Bonde: Bem diferente do que acontecia antigamente com os Engenheiros. Até o sétimo disco, "Gessinger, Licks & Maltz", de 1992, vocês sempre preparavam o disco para ser lançado em dezembro, com a proposta de ser um presente de natal.
HG: Mas eu acho que o disco dos Engenheiros não é tão mercadológico, a ponto de ser lançado num momento certo, com rigidez. Já temos um público fiel que nos acompanha e sempre compra os discos assim que lançados.
Bonde: A época em que os Engenheiros mais ganharam público foi quando lançaram o quinto disco, "O Papa é Pop". Hoje, o público da banda tem se renovado, mesmo sem a exposição na mídia que a banda tinha antes?
HG: "O Papa é Pop" vendeu um pouco mais que os outros, mas é uma vendagem bem homogênea. Com a gente acontece algo que não é muito comum entre os artistas de gravadoras: independentes de estarmos mais expostos à mídia ou não, nossa vendagem não muda muito. Como já falei, temos um público fiel, mas ele tem se renovado.
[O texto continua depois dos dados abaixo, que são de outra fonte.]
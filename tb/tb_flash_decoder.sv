// Testbench of flash_decoder: random groups are encoded by the reference
// model, 0->1 flips are injected into none, one data word, the parity word
// or two words, and the data, err and fatal outputs and the 3-clock
// latency are checked. Groups are sent back to back and with gaps.
// The behaviour checked is the one described in the module's header, the
// published part and this design's choices alike; the stimulus and the
// reference values are this testbench's own, computed independently of
// the RTL.
module tb_flash_decoder;
  import rlbcs_pkg::*;
  import tb_ref_pkg::*;
  logic clk = 0, rst = 1, sync = 0, iv = 0, ov, oerr, ofat;
  flash_word_t iw = '0;
  group_t og;
  int checks = 0, failures = 0;
  int cnt_clean = 0, cnt_fixed = 0, cnt_par = 0, cnt_fatal = 0;

  flash_decoder dut (.clk(clk), .rst(rst), .sync(sync), .in_valid(iv), .in_word(iw),
                     .out_valid(ov), .out_group(og), .out_err(oerr), .out_fatal(ofat));

  always #5 clk = ~clk;
  longint cyc = 0;
  always @(posedge clk) cyc <= cyc + 1;

  typedef struct { logic [80:0] bits; int kind; longint t; } exp_t;
  exp_t q [$];

  always @(posedge clk) if (!rst && ov) begin
    exp_t e;
    e = q.pop_front();
    checks++;
    if (cyc - e.t != 3) begin failures++; $display("FAIL latency %0d", cyc - e.t); end
    checks++;
    case (e.kind)
      0: if (oerr || ofat || og.data != e.bits[79:0]) begin failures++; $display("FAIL clean"); end
      1: if (!oerr || ofat || og.data != e.bits[79:0]) begin failures++; $display("FAIL one data word"); end
      2: if (!oerr || ofat || og.data != e.bits[79:0]) begin failures++; $display("FAIL parity word"); end
      default: if (!oerr || !ofat) begin failures++; $display("FAIL two words"); end
    endcase
    checks++;
    if (e.kind < 3 && og.aux != e.bits[80]) begin failures++; $display("FAIL aux"); end
  end

  initial begin
    repeat (3) @(posedge clk);
    #1 rst = 0;
    for (int g = 0; g < 400; g++) begin
      logic [80:0]  bits;
      logic [127:0] enc;
      logic [31:0]  m;
      int kind, w1, w2;
      for (int k = 0; k < 3; k++) bits[27*k +: 27] = 27'($urandom);
      enc  = ref_encode(bits);
      kind = $urandom % 4;
      w1   = $urandom % 3;
      w2   = 3;
      if (kind == 1) begin
        // flip 0 bits of data word w1 to 1 (payload or checksum)
        m = ~enc[32*w1 +: 32] & (32'h1 << ($urandom % 32));
        if (m == 0) m = ~enc[32*w1 +: 32] & ~(enc[32*w1 +: 32] - 1) & ~enc[32*w1 +: 32];
        if (m == 0) kind = 0;
        enc[32*w1 +: 32] |= m;
        if (m != 0) cnt_fixed++;
      end else if (kind == 2) begin
        m = ~enc[127:96] & (32'h20 << ($urandom % 27));
        if (m == 0) kind = 0; else cnt_par++;
        enc[127:96] |= m;
      end else if (kind == 3) begin
        w2 = (w1 + 1 + $urandom % 3) % 4;
        m = ~enc[32*w1 +: 32] & (32'h20 << ($urandom % 27));
        if (m == 0 || (~enc[32*w2 +: 32] & 32'h0000_001F) == 0) kind = 0;
        else begin
          enc[32*w1 +: 32] |= m;
          // make word w2 fail by raising a zero bit of its checksum
          for (int b = 0; b < 5; b++)
            if (!enc[32*w2 + b]) begin enc[32*w2 + b] = 1'b1; break; end
          cnt_fatal++;
        end
      end
      if (kind == 0) cnt_clean++;
      for (int k = 0; k < 4; k++) begin
        while (($urandom % 3) == 0) begin iv = 0; @(posedge clk); #1; end
        iv = 1; iw = flash_word_t'(enc[32*k +: 32]);
        if (k == 3) q.push_back('{bits, kind, cyc});
        @(posedge clk); #1;
      end
      iv = 0;
    end
    repeat (6) @(posedge clk);
    checks++;
    if (q.size() != 0 || cnt_clean == 0 || cnt_fixed == 0 || cnt_par == 0 || cnt_fatal == 0) begin
      failures++;
      $display("FAIL left %0d cases %0d %0d %0d %0d", q.size(), cnt_clean, cnt_fixed, cnt_par, cnt_fatal);
    end
    $display("TB_RESULT checks=%0d failures=%0d", checks, failures);
    $finish;
  end

  initial begin
    repeat (20000) @(posedge clk);
    failures++;
    $display("TB_RESULT checks=%0d failures=%0d", checks, failures);
    $finish;
  end
endmodule
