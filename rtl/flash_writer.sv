// FLASH memory controller for block writes and sector erase.
//
// Software writes 16-bit data words into a block buffer and then gives one
// command; the controller does the slow, word-by-word work with the FLASH
// chip's own command interface, so the Control Bus carries only the data.
// Every five buffered words are encoded (flash_encoder) into one protected
// group of four 32-bit FLASH words, which are programmed at scattered
// addresses (scatter_addr) starting at logical word 4*group. The
// group index advances after each group, so long images are written block
// after block. Having such a controller is the published design; the
// buffer size, registers and FLASH command set are this design's.
//
// Registers (reg_addr bits 1:0, one-clock reg_we/reg_re pulses):
//   0  GROUP_LO  r/w  group index bits 15:0
//   1  GROUP_HI  r/w  group index bits AW-3:16
//   2  DATA      w    append a word to the buffer (ignored when full)
//                r    number of buffered words
//   3  CMD       w    1: program the buffered whole groups, 2: erase the
//                     sector holding the current group, 3: clear buffer
//                r    status {busy, error, 14'b0}
// FLASH commands are the common NOR set on both 16-bit halves: program is
// 555h/AA, 2AAh/55, 555h/A0, then address/data; sector erase is 555h/AA,
// 2AAh/55, 555h/80, 555h/AA, 2AAh/55, sector/30. After the last cycle the
// controller waits for the ready line f_rdy; error is set if it stays low
// for TIMEOUT clocks. A write cycle holds f_we_n low for WE_CYC clocks.
module flash_writer
  import rlbcs_pkg::*;
#(
  parameter int unsigned AW         = 21,
  parameter int unsigned BUF_GROUPS = 16,
  parameter int unsigned WE_CYC     = 3,
  parameter int unsigned TIMEOUT    = 1 << 22
) (
  input  logic          clk,
  input  logic          rst,
  input  logic          reg_we,
  input  logic [1:0]    reg_addr,
  input  logic [15:0]   reg_wdata,
  output logic [15:0]   reg_rdata,
  output logic          busy,
  output logic          error,
  // FLASH write port
  output logic [AW-1:0] f_addr,
  output logic          f_we_n,
  output logic [31:0]   f_wdata,
  input  logic          f_rdy
);
  localparam int unsigned NW  = BUF_GROUPS * 5;
  localparam int unsigned BW  = $clog2(NW + 1);

  typedef enum logic [2:0] {W_IDLE, W_LOAD, W_CMD, W_WAIT, W_NEXT} wstate_t;

  wstate_t          st;
  logic [15:0]      buf_mem [NW];
  logic [BW-1:0]    fill, rd_ptr;
  logic [AW-3:0]    group;
  logic [2:0]       lcnt;
  logic [79:0]      gdata;
  flash_word_t [3:0] enc;
  logic [1:0]       widx;        // word of the group being programmed
  logic [2:0]       step;        // command cycle number
  logic             erase;
  logic [7:0]       wcnt;
  logic [31:0]      tmo;
  logic [AW-1:0]    logical, physical;

  flash_encoder u_enc (.data(gdata), .aux(1'b0), .words(enc));
  assign logical = {group, widx};
  assign physical = AW'(scatter_addr(32'(logical)));

  assign busy = (st != W_IDLE);

  always_comb begin
    unique case (reg_addr)
      2'd0:    reg_rdata = group[15:0];
      2'd1:    reg_rdata = 16'(group >> 16);
      2'd2:    reg_rdata = 16'(fill);
      default: reg_rdata = {busy, error, 14'b0};
    endcase
  end

  // Address and data of command cycle `s`; the last cycle carries the
  // payload (program) or the sector address (erase).
  function automatic logic [AW+31:0] cmd_cycle(logic er, logic [2:0] s,
                                              logic [AW-1:0] a, logic [31:0] d);
    logic [AW-1:0] ca;
    logic [15:0]   cd;
    unique case (s)
      3'd0, 3'd3: begin ca = AW'(12'h555); cd = 16'h00AA; end
      3'd1, 3'd4: begin ca = AW'(12'h2AA); cd = 16'h0055; end
      default:    begin ca = AW'(12'h555); cd = er ? 16'h0080 : 16'h00A0; end
    endcase
    if (!er && s == 3'd3) return {a, d};
    if (er && s == 3'd5)  return {a, 32'h0030_0030};
    return {ca, cd, cd};
  endfunction

  logic [2:0] last_step;
  assign last_step = erase ? 3'd5 : 3'd3;

  always_ff @(posedge clk) begin
    if (reg_we && reg_addr == 2'd2 && st == W_IDLE && fill != BW'(NW))
      buf_mem[fill[BW-1:0]] <= reg_wdata;
  end

  always_ff @(posedge clk) begin
    if (rst) begin
      st      <= W_IDLE;
      fill    <= '0;
      rd_ptr  <= '0;
      group   <= '0;
      lcnt    <= '0;
      gdata   <= '0;
      widx    <= '0;
      step    <= '0;
      erase   <= 1'b0;
      wcnt    <= '0;
      tmo     <= '0;
      error   <= 1'b0;
      f_addr  <= '0;
      f_we_n  <= 1'b1;
      f_wdata <= '0;
    end else begin
      unique case (st)
        W_IDLE: if (reg_we) begin
          unique case (reg_addr)
            2'd0: group[15:0] <= reg_wdata;
            2'd1: group       <= {(AW-2-16)'(reg_wdata), group[15:0]};
            2'd2: if (fill != BW'(NW)) fill <= fill + 1'b1;
            default: begin
              if (reg_wdata[1:0] == 2'd1 && fill >= BW'(5)) begin
                error  <= 1'b0;
                erase  <= 1'b0;
                rd_ptr <= '0;
                lcnt   <= '0;
                st     <= W_LOAD;
              end else if (reg_wdata[1:0] == 2'd2) begin
                error <= 1'b0;
                erase <= 1'b1;
                widx  <= '0;
                step  <= '0;
                wcnt  <= '0;
                st    <= W_CMD;
              end else if (reg_wdata[1:0] == 2'd3) begin
                fill <= '0;
              end
            end
          endcase
        end
        // Read five buffered words into the group register.
        W_LOAD: begin
          gdata  <= {buf_mem[rd_ptr], gdata[79:16]};
          rd_ptr <= rd_ptr + 1'b1;
          lcnt   <= lcnt + 3'd1;
          if (lcnt == 3'd4) begin
            widx <= '0;
            step <= '0;
            wcnt <= '0;
            st   <= W_CMD;
          end
        end
        // One FLASH write cycle: WE_CYC clocks low, one clock high.
        W_CMD: begin
          {f_addr, f_wdata} <= cmd_cycle(erase, step, physical, enc[widx]);
          wcnt <= wcnt + 8'd1;
          if (wcnt == 8'd0) f_we_n <= 1'b0;
          if (wcnt == 8'(WE_CYC)) f_we_n <= 1'b1;
          if (wcnt == 8'(WE_CYC + 1)) begin
            wcnt <= '0;
            if (step == last_step) begin
              tmo <= '0;
              st  <= W_WAIT;
            end else begin
              step <= step + 3'd1;
            end
          end
        end
        // Wait for the FLASH to finish (ready line low while busy).
        W_WAIT: begin
          tmo <= tmo + 1;
          if (tmo > 32'd4 && f_rdy) begin
            st <= W_NEXT;
          end else if (tmo == 32'(TIMEOUT)) begin
            error <= 1'b1;
            fill  <= '0;
            st    <= W_IDLE;
          end
        end
        W_NEXT: begin
          step <= '0;
          if (erase) begin
            st <= W_IDLE;
          end else if (widx != 2'd3) begin
            widx <= widx + 2'd1;
            st   <= W_CMD;
          end else begin
            group <= group + 1'b1;
            if (rd_ptr + BW'(5) <= fill) begin
              lcnt <= '0;
              st   <= W_LOAD;
            end else begin
              fill <= '0;
              st   <= W_IDLE;
            end
          end
        end
        default: st <= W_IDLE;
      endcase
    end
  end
endmodule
Temos notado pelos shows e pelos e-mails que recebemos. Não sei se é porque nos shows a galera nova é mais barulhenta e se destaca mais, mas eu sinto uma grande renovação do público.
Bonde: Como estão os temas das novas músicas. Houve mudanças no enfoque?
HG: Se houve, não foi nada consciente, que eu tenha procurado. A gente amadurece e vai aprendendo a fazer melhor o nosso ofício. Não acho que tenhamos mudado o estilo nem das letras, nem das músicas, apesar das mudanças de formação. Desde cedo, eu sabia o que eu queria e poderia fazer com música. A história dos Engenheiros é mais uma continuidade do que uma ruptura.
Em um programa recente do Ratinho, havia uma matéria sobre sincofonia, o fenômeno de encontrar mensagens em discos e fitas rodados ao contrário. Foi mostrada uma música dos Engenheiros do Hawaii que ao contrário dava uma bronca no ouvinte.
HG: Era "Ilusão de ótica", gravada em "O Papa é Pop". No estúdio, armamos para que quando a fita fosse rodada ao contrário fosse ouvida a frase "Porque é que cê tá ouvindo isto ao contrário? O que é que cê tá procurando? hein?". Nem era um trecho escondido, pois estava incluído no encarte. Foi uma brincadeira que fizemos com pessoas que vêem o mal em todos os lugares. Na minha opinião, quem vê o mal em todos os lugares tem o mal dentro de si. Foi exatamente um brincadeira com quem tem essa postura de ficar procurando o demônio em músicas rodadas ao contrário. Eles tanto que procuram que um dia vão achar (risos).